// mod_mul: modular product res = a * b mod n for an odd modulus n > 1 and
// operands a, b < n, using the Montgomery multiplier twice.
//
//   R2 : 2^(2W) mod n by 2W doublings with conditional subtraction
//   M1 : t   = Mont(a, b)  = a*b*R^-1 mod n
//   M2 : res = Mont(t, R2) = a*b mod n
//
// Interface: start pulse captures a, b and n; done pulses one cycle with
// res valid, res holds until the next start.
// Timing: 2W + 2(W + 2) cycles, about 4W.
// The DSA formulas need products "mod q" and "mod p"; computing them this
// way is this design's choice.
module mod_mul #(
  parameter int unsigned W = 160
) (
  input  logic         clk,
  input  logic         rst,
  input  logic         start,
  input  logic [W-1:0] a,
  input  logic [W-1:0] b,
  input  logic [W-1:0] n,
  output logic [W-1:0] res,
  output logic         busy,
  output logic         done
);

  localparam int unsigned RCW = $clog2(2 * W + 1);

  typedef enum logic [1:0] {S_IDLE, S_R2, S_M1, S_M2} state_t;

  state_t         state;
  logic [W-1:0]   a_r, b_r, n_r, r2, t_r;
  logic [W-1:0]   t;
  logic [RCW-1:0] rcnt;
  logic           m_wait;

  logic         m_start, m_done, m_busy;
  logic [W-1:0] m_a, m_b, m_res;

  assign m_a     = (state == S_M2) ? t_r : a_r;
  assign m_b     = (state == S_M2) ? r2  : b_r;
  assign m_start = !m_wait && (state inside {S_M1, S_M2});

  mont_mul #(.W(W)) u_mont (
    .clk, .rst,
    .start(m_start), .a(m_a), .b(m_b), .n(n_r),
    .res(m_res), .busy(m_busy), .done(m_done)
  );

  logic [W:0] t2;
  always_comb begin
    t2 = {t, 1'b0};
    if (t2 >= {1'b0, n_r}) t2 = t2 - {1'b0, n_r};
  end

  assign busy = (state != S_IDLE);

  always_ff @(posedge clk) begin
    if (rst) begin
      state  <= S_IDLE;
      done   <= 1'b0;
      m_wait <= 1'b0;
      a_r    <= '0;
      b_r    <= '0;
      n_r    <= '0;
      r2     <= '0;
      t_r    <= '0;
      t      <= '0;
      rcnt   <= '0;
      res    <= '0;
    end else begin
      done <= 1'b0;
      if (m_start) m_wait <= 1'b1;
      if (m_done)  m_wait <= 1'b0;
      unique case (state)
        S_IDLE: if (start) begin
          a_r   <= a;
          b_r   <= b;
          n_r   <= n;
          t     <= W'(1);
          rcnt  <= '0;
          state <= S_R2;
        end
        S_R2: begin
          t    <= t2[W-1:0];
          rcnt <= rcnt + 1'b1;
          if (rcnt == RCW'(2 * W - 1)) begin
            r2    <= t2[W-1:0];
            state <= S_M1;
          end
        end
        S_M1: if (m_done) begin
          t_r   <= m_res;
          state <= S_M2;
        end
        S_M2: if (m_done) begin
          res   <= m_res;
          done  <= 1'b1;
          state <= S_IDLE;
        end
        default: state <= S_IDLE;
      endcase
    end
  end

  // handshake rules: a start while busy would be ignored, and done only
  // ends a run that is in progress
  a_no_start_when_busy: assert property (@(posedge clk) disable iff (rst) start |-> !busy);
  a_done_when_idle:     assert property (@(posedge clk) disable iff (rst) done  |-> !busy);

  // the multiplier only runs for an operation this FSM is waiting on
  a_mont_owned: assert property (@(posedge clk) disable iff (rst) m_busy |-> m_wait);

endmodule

* * *

PROBLEM STATEMENT: Your answer should consist of each line above in which "property" appears.

THE COMPLETED TASK:
  a_no_start_when_busy: assert property (@(posedge clk) disable iff (rst) start |-> !busy);
  a_done_when_idle:     assert property (@(posedge clk) disable iff (rst) done  |-> !busy);
  a_mont_owned: assert property (@(posedge clk) disable iff (rst) m_busy |-> m_wait);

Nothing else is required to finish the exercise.